Although the data below holds other lines too, output only those from the line with "conditions is this" up to and including the line with "(f >= ref_val);", exactly as they appear.

═══ DATA TO USE

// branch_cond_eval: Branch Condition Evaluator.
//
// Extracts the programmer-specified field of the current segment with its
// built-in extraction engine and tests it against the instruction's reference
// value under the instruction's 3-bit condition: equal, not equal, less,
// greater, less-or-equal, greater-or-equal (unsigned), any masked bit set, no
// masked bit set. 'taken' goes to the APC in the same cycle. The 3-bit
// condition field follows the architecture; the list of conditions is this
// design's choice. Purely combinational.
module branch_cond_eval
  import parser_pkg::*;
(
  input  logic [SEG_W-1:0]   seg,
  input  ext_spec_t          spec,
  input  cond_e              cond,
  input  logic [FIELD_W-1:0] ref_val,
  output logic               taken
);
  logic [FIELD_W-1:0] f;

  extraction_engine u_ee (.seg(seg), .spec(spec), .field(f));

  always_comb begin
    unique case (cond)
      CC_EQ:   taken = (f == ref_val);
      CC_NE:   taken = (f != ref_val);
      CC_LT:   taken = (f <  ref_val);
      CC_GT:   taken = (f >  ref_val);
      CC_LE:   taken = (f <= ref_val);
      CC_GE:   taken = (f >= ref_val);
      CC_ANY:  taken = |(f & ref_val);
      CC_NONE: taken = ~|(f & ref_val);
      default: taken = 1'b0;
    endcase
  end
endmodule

══════
═══ DATA TO USE

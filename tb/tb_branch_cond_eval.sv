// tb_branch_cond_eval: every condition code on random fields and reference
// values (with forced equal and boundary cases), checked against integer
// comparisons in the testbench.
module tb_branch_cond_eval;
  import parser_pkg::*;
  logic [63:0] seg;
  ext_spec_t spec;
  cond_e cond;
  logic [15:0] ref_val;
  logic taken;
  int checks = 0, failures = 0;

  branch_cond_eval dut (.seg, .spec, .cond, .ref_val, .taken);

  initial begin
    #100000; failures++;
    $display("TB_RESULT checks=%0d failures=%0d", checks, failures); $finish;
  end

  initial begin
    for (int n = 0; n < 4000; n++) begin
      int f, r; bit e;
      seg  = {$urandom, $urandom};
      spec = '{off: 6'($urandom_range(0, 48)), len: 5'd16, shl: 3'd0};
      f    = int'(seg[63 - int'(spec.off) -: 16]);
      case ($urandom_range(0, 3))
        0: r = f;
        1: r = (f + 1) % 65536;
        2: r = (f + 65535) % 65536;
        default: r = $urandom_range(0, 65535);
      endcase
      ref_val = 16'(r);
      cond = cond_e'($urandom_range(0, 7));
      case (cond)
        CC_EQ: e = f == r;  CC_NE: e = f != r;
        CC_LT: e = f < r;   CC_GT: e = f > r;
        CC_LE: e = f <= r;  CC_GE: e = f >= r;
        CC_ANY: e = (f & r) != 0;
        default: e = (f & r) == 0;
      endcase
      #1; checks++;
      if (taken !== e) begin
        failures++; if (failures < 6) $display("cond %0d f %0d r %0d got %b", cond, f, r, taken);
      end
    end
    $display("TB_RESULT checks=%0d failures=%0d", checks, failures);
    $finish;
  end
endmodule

══════

> EXERCISE RESULT
// condition field follows the architecture; the list of conditions is this
// design's choice. Purely combinational.
module branch_cond_eval
  import parser_pkg::*;
(
  input  logic [SEG_W-1:0]   seg,
  input  ext_spec_t          spec,
  input  cond_e              cond,
  input  logic [FIELD_W-1:0] ref_val,
  output logic               taken
);
  logic [FIELD_W-1:0] f;

  extraction_engine u_ee (.seg(seg), .spec(spec), .field(f));

  always_comb begin
    unique case (cond)
      CC_EQ:   taken = (f == ref_val);
      CC_NE:   taken = (f != ref_val);
      CC_LT:   taken = (f <  ref_val);
      CC_GT:   taken = (f >  ref_val);
      CC_LE:   taken = (f <= ref_val);
      CC_GE:   taken = (f >= ref_val);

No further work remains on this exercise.